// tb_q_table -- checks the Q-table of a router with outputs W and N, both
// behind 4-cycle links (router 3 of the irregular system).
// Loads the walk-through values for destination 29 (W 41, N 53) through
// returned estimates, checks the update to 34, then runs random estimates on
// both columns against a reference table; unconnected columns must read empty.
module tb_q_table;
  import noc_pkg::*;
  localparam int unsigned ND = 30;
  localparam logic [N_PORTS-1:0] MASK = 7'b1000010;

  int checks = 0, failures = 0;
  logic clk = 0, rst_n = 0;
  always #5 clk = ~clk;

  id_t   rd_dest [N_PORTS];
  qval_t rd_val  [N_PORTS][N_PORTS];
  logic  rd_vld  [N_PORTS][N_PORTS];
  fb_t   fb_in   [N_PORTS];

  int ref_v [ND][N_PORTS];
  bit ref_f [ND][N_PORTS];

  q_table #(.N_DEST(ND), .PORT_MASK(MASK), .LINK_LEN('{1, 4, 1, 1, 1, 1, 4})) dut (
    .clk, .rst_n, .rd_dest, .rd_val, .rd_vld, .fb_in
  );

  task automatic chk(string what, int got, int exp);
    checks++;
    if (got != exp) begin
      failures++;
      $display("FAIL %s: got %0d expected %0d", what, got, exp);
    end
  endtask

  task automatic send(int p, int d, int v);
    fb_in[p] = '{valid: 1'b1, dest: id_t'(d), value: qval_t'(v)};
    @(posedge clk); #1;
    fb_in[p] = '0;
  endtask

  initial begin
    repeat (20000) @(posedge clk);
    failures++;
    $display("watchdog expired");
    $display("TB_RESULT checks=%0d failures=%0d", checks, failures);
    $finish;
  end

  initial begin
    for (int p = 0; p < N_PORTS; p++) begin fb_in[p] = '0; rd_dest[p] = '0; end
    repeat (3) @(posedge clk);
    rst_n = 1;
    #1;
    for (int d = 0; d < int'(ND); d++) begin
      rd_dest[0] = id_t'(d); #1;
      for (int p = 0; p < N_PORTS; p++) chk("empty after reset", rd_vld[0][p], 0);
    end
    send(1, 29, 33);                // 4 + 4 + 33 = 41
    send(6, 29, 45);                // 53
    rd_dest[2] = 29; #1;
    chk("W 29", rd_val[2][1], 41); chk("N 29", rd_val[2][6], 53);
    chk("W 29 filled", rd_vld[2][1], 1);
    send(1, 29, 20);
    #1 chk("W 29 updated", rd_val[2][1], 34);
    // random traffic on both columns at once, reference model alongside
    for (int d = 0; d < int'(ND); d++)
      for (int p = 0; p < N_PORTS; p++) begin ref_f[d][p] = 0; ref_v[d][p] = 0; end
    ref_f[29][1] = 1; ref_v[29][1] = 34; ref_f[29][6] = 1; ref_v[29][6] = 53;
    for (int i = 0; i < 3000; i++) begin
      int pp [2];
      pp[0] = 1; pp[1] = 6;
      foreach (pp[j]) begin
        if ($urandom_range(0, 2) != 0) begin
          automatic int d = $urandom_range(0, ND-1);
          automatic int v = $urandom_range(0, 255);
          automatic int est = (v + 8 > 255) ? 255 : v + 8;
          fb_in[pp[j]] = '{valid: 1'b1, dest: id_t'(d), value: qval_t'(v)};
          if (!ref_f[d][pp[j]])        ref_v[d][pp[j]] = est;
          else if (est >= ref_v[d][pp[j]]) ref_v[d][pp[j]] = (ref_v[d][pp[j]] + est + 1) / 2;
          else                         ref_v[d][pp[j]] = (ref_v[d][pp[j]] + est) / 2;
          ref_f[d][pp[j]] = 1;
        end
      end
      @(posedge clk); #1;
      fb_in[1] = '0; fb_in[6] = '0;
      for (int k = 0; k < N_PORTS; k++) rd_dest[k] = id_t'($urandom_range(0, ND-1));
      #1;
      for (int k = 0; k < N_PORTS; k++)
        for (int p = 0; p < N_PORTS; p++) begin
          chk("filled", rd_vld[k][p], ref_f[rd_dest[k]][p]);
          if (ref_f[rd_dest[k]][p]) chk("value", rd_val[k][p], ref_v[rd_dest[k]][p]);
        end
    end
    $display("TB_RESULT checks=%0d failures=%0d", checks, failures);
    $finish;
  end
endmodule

============

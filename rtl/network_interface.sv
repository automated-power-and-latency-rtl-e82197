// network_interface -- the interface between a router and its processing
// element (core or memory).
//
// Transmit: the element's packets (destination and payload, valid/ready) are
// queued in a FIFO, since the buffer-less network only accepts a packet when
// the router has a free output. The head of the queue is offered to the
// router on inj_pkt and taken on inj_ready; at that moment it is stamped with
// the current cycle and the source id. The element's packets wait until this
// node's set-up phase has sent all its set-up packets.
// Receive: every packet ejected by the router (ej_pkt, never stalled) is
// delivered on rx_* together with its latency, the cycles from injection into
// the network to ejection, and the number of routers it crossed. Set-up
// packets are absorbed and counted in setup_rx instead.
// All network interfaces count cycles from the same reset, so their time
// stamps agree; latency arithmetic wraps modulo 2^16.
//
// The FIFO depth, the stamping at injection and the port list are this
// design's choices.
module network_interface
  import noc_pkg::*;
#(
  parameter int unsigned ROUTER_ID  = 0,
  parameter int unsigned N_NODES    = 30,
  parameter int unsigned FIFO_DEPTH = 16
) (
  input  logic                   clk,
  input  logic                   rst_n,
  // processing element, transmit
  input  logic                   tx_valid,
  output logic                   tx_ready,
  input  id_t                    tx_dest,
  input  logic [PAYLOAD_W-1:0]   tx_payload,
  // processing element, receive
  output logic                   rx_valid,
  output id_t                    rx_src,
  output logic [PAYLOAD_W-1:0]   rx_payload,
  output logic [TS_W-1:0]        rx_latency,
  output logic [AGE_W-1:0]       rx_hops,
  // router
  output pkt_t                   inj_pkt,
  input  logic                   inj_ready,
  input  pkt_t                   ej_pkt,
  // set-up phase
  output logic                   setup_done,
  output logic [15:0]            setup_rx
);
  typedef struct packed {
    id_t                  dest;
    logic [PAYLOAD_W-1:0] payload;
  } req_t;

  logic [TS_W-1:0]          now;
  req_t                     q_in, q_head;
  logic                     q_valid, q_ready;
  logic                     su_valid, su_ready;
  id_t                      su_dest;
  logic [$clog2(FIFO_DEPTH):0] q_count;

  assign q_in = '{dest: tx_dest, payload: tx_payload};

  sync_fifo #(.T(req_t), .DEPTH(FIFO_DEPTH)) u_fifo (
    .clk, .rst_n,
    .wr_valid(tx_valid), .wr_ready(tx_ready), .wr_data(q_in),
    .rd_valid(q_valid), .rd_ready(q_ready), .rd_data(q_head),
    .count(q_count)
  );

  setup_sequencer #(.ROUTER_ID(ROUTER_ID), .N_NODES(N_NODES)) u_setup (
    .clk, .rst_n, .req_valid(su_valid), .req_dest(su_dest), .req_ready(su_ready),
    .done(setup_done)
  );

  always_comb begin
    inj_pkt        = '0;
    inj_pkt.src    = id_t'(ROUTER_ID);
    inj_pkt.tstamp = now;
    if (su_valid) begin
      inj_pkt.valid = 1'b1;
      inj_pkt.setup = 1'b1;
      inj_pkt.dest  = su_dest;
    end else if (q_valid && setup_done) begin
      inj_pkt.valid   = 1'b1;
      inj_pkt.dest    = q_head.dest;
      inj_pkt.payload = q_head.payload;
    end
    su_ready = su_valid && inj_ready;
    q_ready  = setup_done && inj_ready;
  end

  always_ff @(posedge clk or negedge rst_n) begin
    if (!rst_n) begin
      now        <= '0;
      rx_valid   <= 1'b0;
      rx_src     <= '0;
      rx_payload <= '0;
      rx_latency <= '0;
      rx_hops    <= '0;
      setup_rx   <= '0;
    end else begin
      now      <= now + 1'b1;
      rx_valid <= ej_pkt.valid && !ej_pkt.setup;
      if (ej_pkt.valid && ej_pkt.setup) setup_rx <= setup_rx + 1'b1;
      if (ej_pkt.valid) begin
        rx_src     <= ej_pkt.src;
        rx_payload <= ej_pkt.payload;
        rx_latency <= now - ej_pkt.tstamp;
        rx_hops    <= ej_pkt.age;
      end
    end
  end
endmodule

============

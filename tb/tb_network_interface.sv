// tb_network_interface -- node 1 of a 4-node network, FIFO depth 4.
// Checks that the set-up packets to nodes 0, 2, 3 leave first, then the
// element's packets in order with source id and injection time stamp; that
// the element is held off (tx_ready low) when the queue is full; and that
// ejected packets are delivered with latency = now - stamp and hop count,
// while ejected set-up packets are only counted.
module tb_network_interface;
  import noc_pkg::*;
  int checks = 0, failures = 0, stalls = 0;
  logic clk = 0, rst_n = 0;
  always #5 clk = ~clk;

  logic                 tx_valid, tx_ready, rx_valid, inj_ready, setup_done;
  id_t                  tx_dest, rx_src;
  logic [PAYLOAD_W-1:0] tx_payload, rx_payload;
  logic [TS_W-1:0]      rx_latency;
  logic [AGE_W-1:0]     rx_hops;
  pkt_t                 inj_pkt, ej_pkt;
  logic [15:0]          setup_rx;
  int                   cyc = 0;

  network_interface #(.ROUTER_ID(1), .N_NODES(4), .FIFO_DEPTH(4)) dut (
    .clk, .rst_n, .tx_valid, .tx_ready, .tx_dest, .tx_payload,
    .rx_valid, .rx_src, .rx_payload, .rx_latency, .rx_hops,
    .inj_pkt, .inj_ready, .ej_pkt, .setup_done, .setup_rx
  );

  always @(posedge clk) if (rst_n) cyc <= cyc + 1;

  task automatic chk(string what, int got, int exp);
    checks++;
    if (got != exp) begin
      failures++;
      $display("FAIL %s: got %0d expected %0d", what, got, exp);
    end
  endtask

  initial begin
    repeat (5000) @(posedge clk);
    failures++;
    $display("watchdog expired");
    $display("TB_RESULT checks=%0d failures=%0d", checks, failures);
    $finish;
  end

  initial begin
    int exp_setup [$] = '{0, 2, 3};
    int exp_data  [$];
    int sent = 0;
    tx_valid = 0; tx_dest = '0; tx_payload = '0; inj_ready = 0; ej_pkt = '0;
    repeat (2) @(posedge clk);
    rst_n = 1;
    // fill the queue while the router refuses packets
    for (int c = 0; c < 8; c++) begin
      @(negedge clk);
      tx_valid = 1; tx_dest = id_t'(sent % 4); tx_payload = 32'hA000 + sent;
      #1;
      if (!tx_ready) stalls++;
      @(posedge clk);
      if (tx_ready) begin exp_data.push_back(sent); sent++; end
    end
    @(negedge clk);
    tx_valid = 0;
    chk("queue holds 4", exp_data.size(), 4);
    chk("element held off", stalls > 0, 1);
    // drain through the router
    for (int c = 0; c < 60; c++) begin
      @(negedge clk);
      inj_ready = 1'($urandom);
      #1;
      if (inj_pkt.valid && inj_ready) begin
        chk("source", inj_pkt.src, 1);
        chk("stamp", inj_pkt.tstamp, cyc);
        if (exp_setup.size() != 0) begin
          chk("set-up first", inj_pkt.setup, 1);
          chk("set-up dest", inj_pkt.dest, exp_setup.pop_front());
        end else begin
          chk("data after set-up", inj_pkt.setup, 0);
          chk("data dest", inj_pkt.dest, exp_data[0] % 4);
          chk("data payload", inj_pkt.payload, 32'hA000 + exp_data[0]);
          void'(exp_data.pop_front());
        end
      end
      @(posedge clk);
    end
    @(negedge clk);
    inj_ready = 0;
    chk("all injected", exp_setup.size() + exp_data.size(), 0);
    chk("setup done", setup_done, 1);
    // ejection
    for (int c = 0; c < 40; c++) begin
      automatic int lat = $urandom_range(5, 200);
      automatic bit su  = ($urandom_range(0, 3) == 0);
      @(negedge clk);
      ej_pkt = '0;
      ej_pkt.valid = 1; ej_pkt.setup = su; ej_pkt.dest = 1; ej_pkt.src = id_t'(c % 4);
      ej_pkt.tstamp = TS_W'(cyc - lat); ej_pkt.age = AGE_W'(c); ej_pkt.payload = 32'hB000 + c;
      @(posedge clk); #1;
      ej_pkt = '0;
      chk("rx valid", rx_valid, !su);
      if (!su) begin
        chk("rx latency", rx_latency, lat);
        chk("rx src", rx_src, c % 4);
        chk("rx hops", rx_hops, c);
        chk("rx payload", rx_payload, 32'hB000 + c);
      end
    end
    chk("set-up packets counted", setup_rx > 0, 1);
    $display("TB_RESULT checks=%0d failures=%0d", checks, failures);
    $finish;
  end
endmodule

============

__Task to complete__:
Check each line of the data above for the string "phase", then report how many lines have it, with no other words.

__Exercise result__:
2